The major drawback of this study was the small number of monitors investigated. We recognize that the entire spectrum of monitor quality could not be addressed. Furthermore, more sophisticated monitors are becoming available continually. There has been a trend away from CRT monitors to LCD flat panel displays.18 We did not evaluate large screen color LCD monitors. Large screen color LCD monitors with high brightness and resolution (display diameter: ≥20 in., maximum luminance: ≥200cd/m2, matrix: ≥2 MP) can perform similar to gray scale monitors in human medical practice.21–23 The ability of large screen LCD monitors to display subtle structures in small animals has not been characterized. Also, monitors cannot be evaluated without considering the associated graphics card. Our study design was inadequate to assess the effect of the graphics card independently.
Another limitation might be that anatomic structures were evaluated instead of pathologic lesions. It was assumed that the ability to detect pathologic changes is related to accurate anatomic presentation.14,38 In contrast to pathologic structures, anatomic landmarks have a more uniform appearance. Consequently it is easier to evaluate the quality of their radiographic presentation for a meaningful interpretation. In human medical practice, the quality of reproduction of anatomic structures is the basis of established standards of quality assurance.39,40 In observer performance studies dealing with comparative evaluation of the quality of clinical images, these criteria are reliable measurement instruments.41–43 Despite the lack of comparable standards in veterinary radiology, quality criteria can be deduced from generally accepted paradigms of image interpretation.44–47 Once the requisite level of radiographic rendition of a diagnostic relevant criteria has been verbalized, the description can be applied to observer performance studies in general and for VGA studies in particular.36 However, some have argued that it is more difficult to identify existing pathologic changes.19,48 Accordingly the results of our study could be considered as too optimistic. Such an interpretation underlines the need of high-quality monitors even more strictly. Another limitation was that it was not possible to hide the monitor type from the observers. Consequently, preferences of individual observers could not be excluded.
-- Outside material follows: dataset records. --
// vq_ava_cell: absolute-value-and-accumulate cell, one per template.
//
// Forms |t - x| for one 8-bit element pair per cycle and adds it into a
// 12-bit accumulator, so that after 16 elements the accumulator holds the
// Manhattan distance between the input vector and this cell's template.
// The subtraction follows the original chip: the input
// element is inverted and added to the template element with a carry-in of
// 1. A carry out of 1 means t >= x and the sum is used as is; a carry out of
// 0 means the result is negative, and the sum is inverted by XOR gates. The
// XOR output and the "negative" flag are captured in the 8-bit register; the
// flag is then fed as carry-in of the accumulator adder, which supplies the
// +1 that completes the two's complement (this carry-in placement is this
// design's choice).
//
// Timing: x and t are registered memory outputs. diff_en captures |t - x|
// at the end of the cycle; acc_en adds the register one cycle later.
// acc_clr clears the accumulator (it has priority over acc_en).
module vq_ava_cell #(
  parameter int ELEM_W = 8,
  parameter int ACC_W  = 12
) (
  input  logic              clk,
  input  logic [ELEM_W-1:0] x,        // input-vector element
  input  logic [ELEM_W-1:0] t,        // template element
  input  logic              diff_en,
  input  logic              acc_clr,
  input  logic              acc_en,
  output logic [ACC_W-1:0]  acc
);

  logic [ELEM_W:0]   sum;        // {carry, sum} of t + ~x + 1
  logic              neg;        // carry out 0: t < x
  logic [ELEM_W-1:0] mag_xor;    // sum or its one's complement
  logic [ELEM_W-1:0] diff_q;     // the 8-bit register
  logic              neg_q;

  always_comb begin
    sum     = {1'b0, t} + {1'b0, ~x} + {{ELEM_W{1'b0}}, 1'b1};
    neg     = ~sum[ELEM_W];
    mag_xor = sum[ELEM_W-1:0] ^ {ELEM_W{neg}};
  end

  always_ff @(posedge clk) begin
    if (diff_en) begin
      diff_q <= mag_xor;
      neg_q  <= neg;
    end
    if (acc_clr)
      acc <= '0;
    else if (acc_en)
      acc <= acc + ACC_W'(diff_q) + ACC_W'(neg_q);
  end

endmodule
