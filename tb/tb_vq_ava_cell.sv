// tb_vq_ava_cell: self-checking test of the absolute-value-and-accumulate
// cell. Feeds 16-element vector pairs with the cell's timing (subtract in
// one cycle, accumulate in the next) and compares the final accumulator
// with the Manhattan distance computed here. Covers random vectors and the
// extremes (all 0 against all 255, and equal vectors).
module tb_vq_ava_cell;
  logic clk = 0;
  always #5 clk = ~clk;

  logic [7:0]  x, t;
  logic        diff_en, acc_clr, acc_en;
  logic [11:0] acc;
  int checks = 0, failures = 0;

  vq_ava_cell dut (.clk, .x, .t, .diff_en, .acc_clr, .acc_en, .acc);

  initial begin
    repeat (20000) @(posedge clk);
    failures++;
    $display("watchdog expired");
    $display("TB_RESULT checks=%0d failures=%0d", checks, failures);
    $finish;
  end

  task automatic run_vec(input logic [7:0] xv [16], input logic [7:0] tv [16]);
    int expect_d = 0;
    @(negedge clk);
    acc_clr = 1; diff_en = 0; acc_en = 0;
    for (int i = 0; i < 16; i++) begin
      @(negedge clk);
      acc_clr = 0;
      x = xv[i]; t = tv[i]; diff_en = 1; acc_en = (i > 0);
      expect_d += (xv[i] > tv[i]) ? int'(xv[i]) - int'(tv[i]) : int'(tv[i]) - int'(xv[i]);
    end
    @(negedge clk);
    diff_en = 0; acc_en = 1;
    @(negedge clk);
    acc_en = 0;
    checks++;
    if (acc !== 12'(expect_d)) begin
      failures++;
      $display("FAIL: acc=%0d expected %0d", acc, expect_d);
    end
  endtask

  initial begin
    logic [7:0] xv [16], tv [16];
    x = 0; t = 0; diff_en = 0; acc_clr = 0; acc_en = 0;
    // extremes
    for (int i = 0; i < 16; i++) begin xv[i] = 8'd0; tv[i] = 8'd255; end
    run_vec(xv, tv);
    run_vec(tv, xv);
    for (int i = 0; i < 16; i++) begin xv[i] = 8'($urandom); tv[i] = xv[i]; end
    run_vec(xv, tv);
    for (int n = 0; n < 500; n++) begin
      for (int i = 0; i < 16; i++) begin xv[i] = 8'($urandom); tv[i] = 8'($urandom); end
      run_vec(xv, tv);
    end
    $display("TB_RESULT checks=%0d failures=%0d", checks, failures);
    $finish;
  end
endmodule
However the consistent positive correlation of ratings between observers weakens this argument.
In summary, we have shown that the performance of the monitor used for soft-copy interpretation influences image interpretation significantly. Monitor quality is a critical element within the imaging chain in small animal radiology. Deviation from high quality monitors is accompanied by a loss of information. From the view of radiation safety considerations such a loss may not be tolerated as it represents a violation of fundamental radiation safety principles. In consequence, guidelines are needed that define minimum requirements for devices used for soft-copy interpretation in veterinary radiology. Because of similarities of many target structures and the needed quality for their radiographic presentation, guidelines for acceptance and quality testing of display devices in human medical imaging could be followed in veterinary medicine.